Thundarr will you please back off! I may be an overprotective mum, in your opinion, but even if I let him have his own key it's not just going to happen in 6 days! I noticed that you are male and that says it all really. You are thinking logically, whereas I am thinking emotionally. If you ever want a good book to read, I suggest you pick up "men are from mars, women are from venus". It explains the differences between men and women and how we can understand the opposite sex. I'm going to have a word with my counsellor as well today to see if she can suggest something. She'll probably tell me to keep away from negative comments for starters. No two asd/aspergers are the same and you can't compare my son to yours. He is starting to become more independent, but it will take time. You can't rush my son into anything as he has to have a routine and can't cope with change.
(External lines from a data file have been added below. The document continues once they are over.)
// End-to-end testbench of SHA-RV at its default sizes.
//
// Acts as the host: loads a RISC-V program into instruction memory and message
// data into the two halves of data memory (First = word 0, Last = word 4096),
// pulses start and waits for done.  The program runs five SHA sessions that
// alternate between the halves (SHA-256 long x3 on First, SHA-224 short x5 on
// Last, SHA-224 long x2 on First, SHA-256 short x2 twice on Last), two
// BufferSet bursts to and from memory, and a small loop with a store, a load
// and a dependent add.  While the core works on one half, the host reads the
// results of the previous session from the other half and writes the next
// input there (double buffering).  All digests are checked against a plain
// reference model, and every mechanism of the design is counted and must occur.
module tb_sha_rv_top;
  import sha_rv_pkg::*;
  import sha_ref_pkg::*;

  localparam int FIRST = 0, LAST = 4096;

  logic clk = 0, rst_n = 0, start = 0, done;
  logic im_we = 0;
  logic [9:0] im_addr;
  word_t im_wdata;
  logic dm_en = 0, dm_we = 0;
  logic [12:0] dm_addr;
  word_t dm_wdata, dm_rdata;
  sha_state_e sha_state;
  int checks = 0, failures = 0;

  always #5 clk = ~clk;

  sha_rv_top dut (.*);

  // ---------------- instruction encoders ----------------
  function automatic word_t i_type(int imm, int rs1, int f3, int rd, logic [6:0] op);
    return {12'(imm), 5'(rs1), 3'(f3), 5'(rd), op};
  endfunction
  function automatic word_t addi(int rd, int rs1, int imm); return i_type(imm, rs1, 0, rd, OPC_OPIMM); endfunction
  function automatic word_t lw(int rd, int rs1, int imm);   return i_type(imm, rs1, 2, rd, OPC_LOAD); endfunction
  function automatic word_t lui(int rd, int imm20);         return {20'(imm20), 5'(rd), OPC_LUI}; endfunction
  function automatic word_t add(int rd, int rs1, int rs2);  return {7'd0, 5'(rs2), 5'(rs1), 3'd0, 5'(rd), OPC_OP}; endfunction
  function automatic word_t sw(int rs2, int rs1, int imm);
    logic [11:0] i; i = 12'(imm);
    return {i[11:5], 5'(rs2), 5'(rs1), 3'd2, i[4:0], OPC_STORE};
  endfunction
  function automatic word_t bne(int rs1, int rs2, int off);
    logic [12:0] i; i = 13'(off);
    return {i[12], i[10:5], 5'(rs2), 5'(rs1), 3'd1, i[4:1], i[11], OPC_BRANCH};
  endfunction
  function automatic word_t custom(logic [6:0] op, int f3, int rs1, int rs2);
    return {7'd0, 5'(rs2), 5'(rs1), 3'(f3), 5'd0, op};
  endfunction
  localparam word_t EBREAK = 32'h00100073;

  // ---------------- host memory access ----------------
  task automatic dm_write(int a, word_t d);
    @(negedge clk); dm_en = 1; dm_we = 1; dm_addr = 13'(a); dm_wdata = d;
    @(negedge clk); dm_en = 0; dm_we = 0;
  endtask
  task automatic dm_read(int a, output word_t d);
    @(negedge clk); dm_en = 1; dm_we = 0; dm_addr = 13'(a);
    @(negedge clk); dm_en = 0; d = dm_rdata;
  endtask
  task automatic place_iv_k(int base, bit is256);
    state_t iv;
    iv = iv_of(is256);
    for (int i = 0; i < 8; i++)  dm_write(base + i, iv[i]);
    for (int i = 0; i < 64; i++) dm_write(base + 8 + i, K_TABLE[i]);
  endtask
  task automatic place_block(int addr, block_t b);
    for (int i = 0; i < 16; i++) dm_write(addr + i, b[i]);
  endtask
  task automatic check_words(int addr, state_t e, int n, string what);
    word_t d;
    for (int i = 0; i < n; i++) begin
      dm_read(addr + i, d);
      checks++;
      if (d !== e[i]) begin failures++; $display("%s word %0d: %h expected %h", what, i, d, e[i]); end
    end
  endtask

  // ---------------- mechanism counters ----------------
  int sess_started = 0, sess_finished = 0;
  int n_mode [4];
  int n_load_use = 0, n_branch = 0, n_fwd = 0, n_latch = 0, n_bufw = 0, n_bufr = 0;
  int n_batch = 0, n_chain = 0, n_prep_load = 0, n_prep_skip = 0, n_overlap = 0, n_custom_stall = 0;
  sha_state_e prev_state = ST_IDLE;

  always_ff @(posedge clk) if (rst_n) begin
    prev_state <= sha_state;
    if (prev_state == ST_IDLE && sha_state == ST_PREP) begin
      sess_started <= sess_started + 1;
      n_mode[dut.u_ctrl.mode_q[1:0]] <= n_mode[dut.u_ctrl.mode_q[1:0]] + 1;
    end
    if (prev_state == ST_DONE && sha_state == ST_IDLE) sess_finished <= sess_finished + 1;
    if (sha_state == ST_PREP && dut.u_ctrl.dm_en && dut.u_ctrl.cnt == 7'd71) n_prep_load <= n_prep_load + 1;
    if (sha_state == ST_PREP && !dut.u_ctrl.dm_en) n_prep_skip <= n_prep_skip + 1;
    if (dut.u_sha.start && dut.u_sha.n_cases > 3'd1) n_batch <= n_batch + 1;
    if (dut.u_sha.start && dut.u_ctrl.is_long && dut.u_ctrl.blk_idx != 16'd0) n_chain <= n_chain + 1;
    if (dut.u_cpu.load_use && !dut.u_cpu.ex_stall) n_load_use <= n_load_use + 1;
    if (dut.u_cpu.redirect && dut.u_cpu.ex_ctrl.is_branch) n_branch <= n_branch + 1;
    if (dut.u_cpu.ex_valid && dut.u_cpu.ex_rs1 != 0 && dut.u_cpu.fwd_a != dut.u_cpu.ex_rs1v) n_fwd <= n_fwd + 1;
    if (dut.buf_latch) n_latch <= n_latch + 1;
    if (dut.buf_req && dut.u_xfer.st == 0 && !dut.buf_dir) n_bufw <= n_bufw + 1;
    if (dut.buf_req && dut.u_xfer.st == 0 &&  dut.buf_dir) n_bufr <= n_bufr + 1;
    if (dut.u_cpu.ex_stall) n_custom_stall <= n_custom_stall + 1;
    if (dm_en && dm_we && sha_state == ST_EXEC) n_overlap <= n_overlap + 1;
  end

  initial begin
    repeat (60000) @(posedge clk);
    failures++;
    $display("watchdog expired");
    $display("TB_RESULT checks=%0d failures=%0d", checks, failures);
    $finish;
  end

  // ---------------- stimulus ----------------
  word_t prog [$];
  block_t b1 [3], b2 [5], b3 [2], b4 [2], bx;

  initial begin
    state_t h, e;
    word_t d;
    time t0;

    prog = '{
      addi(8, 0, 0), addi(20, 0, 0), custom(OPC_BUF, 0, 8, 20),          // base = First
      addi(5, 0, 3), custom(OPC_SHA, 3, 5, 0),                           // SHA-256 long x3
      addi(8, 0, 1024), addi(8, 8, 1024),                                // base = word 2048
      addi(20, 0, 80), custom(OPC_BUF, 0, 8, 20),                        // 80 words
      custom(OPC_BUF, 2, 0, 0),                                          // BufferSet -> DMEM
      lui(8, 1), custom(OPC_BUF, 0, 8, 20),                              // base = Last (word 4096)
      addi(5, 0, 5), custom(OPC_SHA, 0, 5, 0),                           // SHA-224 short x5
      addi(8, 0, 0), custom(OPC_BUF, 0, 8, 20),                          // base = First
      addi(5, 0, 2), custom(OPC_SHA, 2, 5, 0),                           // SHA-224 long x2
      lui(8, 1), custom(OPC_BUF, 0, 8, 20),                              // base = Last
      addi(5, 0, 2), custom(OPC_SHA, 1, 5, 0), custom(OPC_SHA, 1, 5, 0), // SHA-256 short x2, twice
      lui(8, 1), addi(8, 8, 1024), addi(8, 8, 1024),                     // base = word 6144
      addi(20, 0, 96), custom(OPC_BUF, 0, 8, 20),                        // 96 words
      custom(OPC_BUF, 1, 0, 0),                                          // DMEM -> BufferSet
      lui(8, 2), addi(8, 8, -1024),                                      // base = word 7168
      custom(OPC_BUF, 0, 8, 20), custom(OPC_BUF, 2, 0, 0),               // BufferSet -> DMEM
      addi(10, 0, 0), addi(11, 0, 10),
      add(10, 10, 11), addi(11, 11, -1), bne(11, 0, -8),                 // sum 10..1
      lui(12, 7), addi(12, 12, 1024), sw(10, 12, 0), lw(13, 12, 0),
      add(14, 13, 13), sw(14, 12, 4),
      EBREAK
    };

    for (int i = 0; i < 3; i++) b1[i] = rand_block();
    for (int i = 0; i < 5; i++) b2[i] = (i == 2) ? abc_block() : rand_block();
    for (int i = 0; i < 2; i++) begin b3[i] = rand_block(); b4[i] = rand_block(); end
    bx = rand_block();

    repeat (3) @(negedge clk);
    rst_n = 1;
    for (int i = 0; i < prog.size(); i++) begin
      @(negedge clk); im_we = 1; im_addr = 10'(i); im_wdata = prog[i];
    end
    @(negedge clk); im_we = 0;

    // WRITE First (session 1) and the burst source region
    place_iv_k(FIRST, 1);
    for (int b = 0; b < 3; b++) place_block(FIRST + 80 + 16*b, b1[b]);
    place_iv_k(6144, 1);
    place_block(6144 + 80, bx);

    @(negedge clk); start = 1;
    @(negedge clk); start = 0;
    t0 = $time;

    // WRITE Last while the core executes First
    wait (sess_started == 1 && sha_state == ST_EXEC);
    place_iv_k(LAST, 0);
    for (int b = 0; b < 5; b++) place_block(LAST + 72 + 24*b, b2[b]);

    // READ First after session 1, then WRITE First while the core executes Last
    wait (sess_finished == 1);
    h = iv_of(1);
    for (int b = 0; b < 3; b++) h = ref_compress(h, b1[b]);
    check_words(FIRST + 72, h, 8, "SHA-256 long");
    wait (sess_started == 2 && sha_state == ST_EXEC);
    place_iv_k(FIRST, 0);
    for (int b = 0; b < 2; b++) place_block(FIRST + 80 + 16*b, b3[b]);

    // READ Last after session 2, then WRITE Last while the core executes First
    wait (sess_finished == 2);
    for (int b = 0; b < 5; b++) begin
      e = ref_compress(iv_of(0), b2[b]);
      check_words(LAST + 72 + 24*b + 16, e, 7, "SHA-224 short");
    end
    dm_read(LAST + 72 + 48 + 16, d);
    checks++; if (d !== 32'h23097d22) failures++;
    wait (sess_started == 3 && sha_state == ST_EXEC);
    place_iv_k(LAST, 1);
    for (int b = 0; b < 2; b++) place_block(LAST + 72 + 24*b, b4[b]);

    wait (done);
    $display("program finished after %0d cycles", ($time - t0) / 10);
    h = iv_of(0);
    for (int b = 0; b < 2; b++) h = ref_compress(h, b3[b]);
    check_words(FIRST + 72, h, 7, "SHA-224 long");
    for (int b = 0; b < 2; b++) begin
      e = ref_compress(iv_of(1), b4[b]);
      check_words(LAST + 72 + 24*b + 16, e, 8, "SHA-256 short");
    end
    // BufferSet read-back after session 1: IV, K and the digest
    h = iv_of(1);
    for (int b = 0; b < 3; b++) h = ref_compress(h, b1[b]);
    check_words(2048 + 72, h, 8, "BufferSet copy digest");
    dm_read(2048 + 8 + 63, d); checks++; if (d !== K_TABLE[63]) failures++;
    // DMEM -> BufferSet -> DMEM round trip of 96 words
    for (int i = 0; i < 96; i++) begin
      word_t s;
      dm_read(6144 + i, s); dm_read(7168 + i, d);
      checks++; if (d !== s) failures++;
    end
    // CPU loop, store, load and dependent add
    dm_read(7424, d); checks++; if (d !== 32'd55)  begin failures++; $display("sum %0d", d); end
    dm_read(7425, d); checks++; if (d !== 32'd110) begin failures++; $display("double %0d", d); end

    // every mechanism must have happened
    $display("sessions=%0d modes=%0d/%0d/%0d/%0d batch=%0d chain=%0d prep_load=%0d prep_skip=%0d",
             sess_finished, n_mode[0], n_mode[1], n_mode[2], n_mode[3], n_batch, n_chain, n_prep_load, n_prep_skip);
    $display("latch=%0d bufw=%0d bufr=%0d custom_stall=%0d load_use=%0d branch=%0d fwd=%0d overlap=%0d",
             n_latch, n_bufw, n_bufr, n_custom_stall, n_load_use, n_branch, n_fwd, n_overlap);
    for (int m = 0; m < 4; m++) begin checks++; if (n_mode[m] == 0) failures++; end
    checks++; if (sess_finished != 5) failures++;
    checks++; if (n_batch == 0) failures++;
    checks++; if (n_chain == 0) failures++;
    checks++; if (n_prep_load == 0) failures++;
    checks++; if (n_prep_skip == 0) failures++;
    checks++; if (n_latch == 0) failures++;
    checks++; if (n_bufw == 0) failures++;
    checks++; if (n_bufr == 0) failures++;
    checks++; if (n_custom_stall == 0) failures++;
    checks++; if (n_load_use == 0) failures++;
    checks++; if (n_branch == 0) failures++;
    checks++; if (n_fwd == 0) failures++;
    checks++; if (n_overlap == 0) failures++;
    $display("TB_RESULT checks=%0d failures=%0d", checks, failures);
    $finish;
  end
endmodule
He'll be starting travel training next week, so surely that is a step in the right direction. You can't rush these things you know! Please don't upset me any further by going on at me, you don't know what it's like to have depression or anxiety, it's horrible!


----------



## Thundarr (Jul 4, 2012)

lostwithouthim said:


> Thundarr will you please back off! I may be an overprotective mum, in your opinion, but even if I let him have his own key it's not just going to happen in 6 days! I noticed that you are male and that says it all really. You are thinking logically, whereas I am thinking emotionally. If you ever want a good book to read, I suggest you pick up "men are from mars, women are from venus". It explains the differences between men and women and how we can understand the opposite sex. I'm going to have a word with my counsellor as well today to see if she can suggest something. She'll probably tell me to keep away from negative comments for starters. No two asd/aspergers are the same and you can't compare my son to yours. He is starting to become more independent, but it will take time. You can't rush my son into anything as he has to have a routine and can't cope with change. He'll be starting travel training next week, so surely that is a step in the right direction. You can't rush these things you know! Please don't upset me any further by going on at me, you don't know what it's like to have depression or anxiety, it's horrible!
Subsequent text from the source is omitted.